Dataset entries
:::::

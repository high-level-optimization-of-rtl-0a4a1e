// Unit testbench of dlx_stall: without a stall the arriving instruction
// passes; with a stall the unit feeds back the following register's output
// so that register keeps its instruction. Checked with random parcels and
// with the unit closing a loop around a real register.
//
// Interface: none (top-level testbench).
// Timing: 10-unit clock where clocked; a watchdog ends the run after #100000 with a failure.
// Document: the behaviour checked follows the stall unit's "sit still" behaviour.
// Own choice: the stimulus, the reference model and the set of checks.
module dlx_stall_tb;
  import dlx_pkg::*;
  logic clk = 0;
  always #5 clk = ~clk;
  parcel_t in, held, out, q;
  logic stall, rst;
  int checks = 0, failures = 0;

  dlx_stall dut (.in, .held, .stall, .out);
  // second instance in front of a register, as in the pipeline
  parcel_t in2, out2;
  logic stall2;
  dlx_stall u_loop (.in(in2), .held(q), .stall(stall2), .out(out2));
  dlx_pipe_reg #(.PRESENT(1'b1)) u_reg (.clk, .rst, .hold(1'b0), .d(out2), .q(q));

  task automatic check(bit ok, string what);
    checks++;
    if (!ok) begin failures++; if (failures < 20) $display("FAIL %s", what); end
  endtask

  initial begin
    parcel_t exp_q;
    for (int n = 0; n < 1000; n++) begin
      in = {8{$urandom}}; held = {8{$urandom}}; stall = $urandom % 2;
      #1 check(out == (stall ? held : in), $sformatf("stall=%0d selects the wrong parcel", stall));
    end
    rst = 1; in2 = BUBBLE; stall2 = 0;
    @(negedge clk); rst = 0;
    exp_q = BUBBLE;
    for (int n = 0; n < 300; n++) begin
      in2 = {8{$urandom}}; stall2 = ($urandom % 3) == 0;
      #1 check(q == exp_q, "register behind the stall unit");
      if (!stall2) exp_q = in2;
      @(negedge clk);
    end
    $display("TB_RESULT checks=%0d failures=%0d", checks, failures);
    $finish;
  end
  initial begin #100000; $display("watchdog expired"); $display("TB_RESULT checks=%0d failures=%0d", checks, failures + 1); $finish; end
endmodule
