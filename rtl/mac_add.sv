// MAC add unit (ADD).
//
// Adds two unrounded values: for A = B + C both come from registers, for
// A = B + C * D one is the product from MUL. The operands are ordered by
// exponent and the one with the smaller exponent is shifted right to
// align; bits shifted out are kept as a sticky bit in the least significant
// position. That is enough for RND to round correctly: a shift of three
// places or fewer drops only zero bits, and after a larger shift the sum
// keeps its leading one within one place of the larger operand's, far
// above the sticky position. Equal signs add; different signs subtract the
// smaller magnitude from the larger and take the larger's sign. Because a
// product's significand may exceed 2, the operand with the smaller
// exponent can be the larger one (only with a one-place gap, so exactly);
// the subtraction direction is chosen after alignment. An exact zero is
// positive unless both operands are negative zeros. The sum is not
// normalised. Combinational. The alignment scheme is this design's choice;
// the document only assigns addition to ADD and rounding to RND.
module mac_add
  import mac_pkg::*;
(
  input  ufp_t x,
  input  ufp_t y,
  output ufp_t s
);
  ufp_t hi, lo;
  logic [MW-1:0] sh, al;
  logic          sticky;
  logic [11:0]   diff;

  always_comb begin
    // order by magnitude: exponent first (zeros count as smallest)
    if (y.mant == '0 || (x.mant != '0 && (x.exp > y.exp || (x.exp == y.exp && x.mant >= y.mant)))) begin
      hi = x; lo = y;
    end else begin
      hi = y; lo = x;
    end
    diff = (lo.mant == '0) ? 12'd0 : 12'(hi.exp - lo.exp);
    if (diff >= 12'(MW)) begin
      sh     = '0;
      sticky = |lo.mant;
    end else begin
      sh     = lo.mant >> diff;
      sticky = |(lo.mant & ~(~MW'(0) << diff));
    end
    al = sh | MW'(sticky);

    s.exp = hi.exp;
    if (hi.sign == lo.sign) begin
      s.mant = hi.mant + al;
      s.sign = hi.sign;
    end else if (hi.mant >= al) begin
      s.mant = hi.mant - al;
      s.sign = hi.sign;
    end else begin
      // a product with the smaller exponent field can still be larger (its
      // significand lies in [2,4)); the gap is then one place, so exact
      s.mant = al - hi.mant;
      s.sign = lo.sign;
    end
    if (s.mant == '0) s.sign = x.sign & y.sign;
  end

endmodule
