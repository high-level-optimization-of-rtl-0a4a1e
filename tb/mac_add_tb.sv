// Unit testbench of mac_add: sums of two register operands and of a
// register operand and an exact product, with random signs and exponent
// gaps from 0 to beyond the significand width, plus directed near-tie,
// sticky and cancellation cases. The adder's output is unrounded, so the
// check is that rounding it exactly gives the correctly rounded sum, and
// that an exact zero has the right sign.
//
// Interface: none (top-level testbench).
// Timing: 10-unit clock where clocked; a watchdog ends the run after #100000 with a failure.
// Document: the behaviour checked follows an ADD unit taking a register or the unrounded product.
// Own choice: the stimulus, the reference model and the set of checks.
module mac_add_tb;
  import mac_pkg::*;
  import mac_tb_pkg::*;
  ufp_t x, y, s;
  int checks = 0, failures = 0;

  mac_add dut (.x, .y, .s);

  task automatic check(bit ok, string what);
    checks++;
    if (!ok) begin failures++; if (failures < 20) $display("FAIL %s", what); end
  endtask

  function automatic ufp_t prod(logic [31:0] a, logic [31:0] b);
    ufp_t u;
    u.sign = a[31] ^ b[31];
    u.exp  = 12'(int'(a[30:23]) + int'(b[30:23]) - 127);
    u.mant = MW'({1'b1, a[22:0]} * {1'b1, b[22:0]}) << (FRAC - 46);
    return u;
  endfunction

  // one case: value b + c (c_is_prod: c = c1 * c2)
  task automatic one(logic [31:0] b, logic [31:0] c1, logic [31:0] c2, bit c_is_prod);
    logic [31:0] want, got;
    x = unpack32(b);
    y = c_is_prod ? prod(c1, c2) : unpack32(c1);
    #1;
    got  = round32(s.sign, 256'(s.mant), int'(s.exp) - 127 - int'(FRAC));
    want = c_is_prod ? ref_op(M_MAC, b, c1, c2) : ref_op(M_ADD, b, c1, 0);
    check(got == want, $sformatf("%h + %s%h%s%h: rounds to %h, expected %h", b,
          c_is_prod ? "" : "(", c1, c_is_prod ? "*" : ")", c2, got, want));
  endtask

  function automatic logic [31:0] rf(int ebase, int espan);
    return {1'($urandom), 8'(ebase + $urandom % espan), 23'($urandom)};
  endfunction

  initial begin
    for (int n = 0; n < 6000; n++) begin
      case (n % 4)
        0: one(rf(120, 60), rf(120, 60), 0, 0);
        1: one(rf(125, 6), rf(125, 6), 0, 0);           // close exponents: cancellation
        2: one(rf(100, 56), rf(110, 20), rf(110, 20), 1);
        default: one(rf(126, 3), rf(126, 3), rf(126, 3), 1);
      endcase
    end
    one(32'h3F800000, 32'h33800000, 0, 0);              // exact tie
    one(32'h3F800001, 32'h33800000, 0, 0);              // tie to even, up
    one(32'h3F800000, 32'h33800080, 0, 0);              // just above tie
    one(32'h3F800000, 32'h33800000, 32'h3F800001, 1);   // tie plus tiny product bits
    one(32'h3F800000, 32'hB3800000, 32'h3F800001, 1);   // just below 1
    one(32'h3F800001, 32'h3F800001, 32'hBF7FFFFF, 1);   // heavy cancellation, 1-place shift
    one(32'h3F800000, 32'hBF800000, 32'h3F800000, 1);   // exact zero
    one(32'hBF800000, 32'hBF800000, 0, 0);              // -1 + -1
    // product exactly on a tie, broken only by an addend far below it
    one(32'hA1800000, 32'h3F800001, 32'h3FC00000, 1);   // -2^-60 + tie: rounds down
    one(32'h21800000, 32'h3F800001, 32'h3FC00000, 1);   // +2^-60 + tie: rounds up
    one(32'hA1800000, 32'h3F800003, 32'h3FC00000, 1);   // odd neighbour
    for (int n = 0; n < 200; n++)                       // random ties, random tiny addends
      one({1'($urandom), 8'(40 + $urandom % 40), 23'($urandom)},
          {1'($urandom), 8'(127), 22'($urandom), 1'b1}, 32'h3FC00000, 1);
    x = unpack32(32'h80000000); y = unpack32(32'h80000000);
    #1 check(s.sign && s.mant == 0, "-0 + -0 = -0");
    x = unpack32(32'h80000000); y = unpack32(32'h00000000);
    #1 check(!s.sign && s.mant == 0, "-0 + +0 = +0");
    $display("TB_RESULT checks=%0d failures=%0d", checks, failures);
    $finish;
  end
  initial begin #100000; $display("watchdog expired"); $display("TB_RESULT checks=%0d failures=%0d", checks, failures + 1); $finish; end
endmodule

:::::

● Task to complete
Reproduce the lines from the one with "far below it" to the end of the data exactly, leaving out every earlier line.

● Answer box
    // product exactly on a tie, broken only by an addend far below it
    one(32'hA1800000, 32'h3F800001, 32'h3FC00000, 1);   // -2^-60 + tie: rounds down
    one(32'h21800000, 32'h3F800001, 32'h3FC00000, 1);   // +2^-60 + tie: rounds up
    one(32'hA1800000, 32'h3F800003, 32'h3FC00000, 1);   // odd neighbour
    for (int n = 0; n < 200; n++)                       // random ties, random tiny addends
      one({1'($urandom), 8'(40 + $urandom % 40), 23'($urandom)},
          {1'($urandom), 8'(127), 22'($urandom), 1'b1}, 32'h3FC00000, 1);
    x = unpack32(32'h80000000); y = unpack32(32'h80000000);
    #1 check(s.sign && s.mant == 0, "-0 + -0 = -0");
    x = unpack32(32'h80000000); y = unpack32(32'h00000000);
    #1 check(!s.sign && s.mant == 0, "-0 + +0 = +0");
    $display("TB_RESULT checks=%0d failures=%0d", checks, failures);
    $finish;
  end
  initial begin #100000; $display("watchdog expired"); $display("TB_RESULT checks=%0d failures=%0d", checks, failures + 1); $finish; end
endmodule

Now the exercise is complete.